Wildfires and mudslides have ravaged California, and for many families, the difficult process of moving forward has just begun. They’ve lost their entire lives to natural disaster, but local rescue groups are joining together to put at least one piece of the puzzle back in place. As the global force driving positive change for cats, Alley Cat Allies is passing out much-needed grant money to help animal organizations in California do what they do best.
One of those organizations, Outcast Cat Help (OCH), is working to reunite families with lost cats after their homes were destroyed. Families in the path of wildfire had only minutes to escape the flames. For many, their cats ran off and got lost during the panic and chaos. As the fires receded and families were left to sift through rubble, they were faced with the devastating possibility that their cats were gone forever. Terrified and injured, many pet cats fled to save their lives. They left without evidence of where they were going or if they were even still alive, but OCH is up for the challenge.
OCH is using grant money from Alley Cat Allies to buy and set up night-vision cameras and feeding stations. Volunteers watch the camera footage and compare the cats they see with cats reported missing in the area. When they make a match, they set up humane traps to help lure the fearful cats back toward safety.

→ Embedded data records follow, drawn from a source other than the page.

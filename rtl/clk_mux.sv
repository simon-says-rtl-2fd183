// clk_mux: selects the game-speed clock sent to the microcontroller.
//
// speed_clk[2:0] are the slow (2 s), medium (1 s) and fast (0.5 s) square
// waves from the timebase, index 2 the slowest. sel comes from the
// microcontroller: SPEED_2S (3) picks speed_clk[2], SPEED_1S (1) picks
// speed_clk[1], SPEED_HALF (2) picks speed_clk[0], SPEED_NONE (0) gives a
// constant 0. The microcontroller times the pattern playback on the rising
// edges of the selected clock. The select codes follow the original
// design. Purely combinational, so a change of sel can shorten one period.
module clk_mux
  import simon_pkg::*;
(
  input  speed_sel_e sel,
  input  logic [2:0] speed_clk,
  output logic       clk_out
);

  always_comb begin
    unique case (sel)
      SPEED_2S:   clk_out = speed_clk[2];
      SPEED_1S:   clk_out = speed_clk[1];
      SPEED_HALF: clk_out = speed_clk[0];
      default:    clk_out = 1'b0;
    endcase
  end

endmodule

Many of the cats reported missing have been gone for months. Their families have all but given up, but OCH is determined to bring about more reunions and happy endings.
A family’s cat named Nemo was missing for 87 days after escaping the fire that destroyed his Northern California home in October. The family set up their own traps near their home but had no luck. They contacted OCH hoping for a miracle. Volunteers spotted a cat that looked like Nemo on their cameras, and they set up traps to bring him in. After losing everything to the flames, being reunited with their beloved pet gave the family strength and encouragement to move forward.
Surfcat Rescue and Adoptions in Oxnard, Calif. is also using grant money to locate and reunite lost cats with their owners. They found Roni, a four-month-old kitten that barely escaped the fire. She had blisters on her paws, and her fur was singed down to the skin. It took three weeks to bring Roni in, but she’s now recovering with a foster family.
The cats affected by the disasters in California are traumatized, terrified, and injured. They lost their homes and families, and many are too afraid to leave the false security of hiding places. As families start the painful process of picking up the pieces, a reunion with a pet they assumed they’d never see again is a glimmer of hope cutting through smoke. Alley Cat Allies’ grant money is also being used to support California shelters feeling the strain of so many displaced animals. Together they’re helping rebuild the community and reunite families.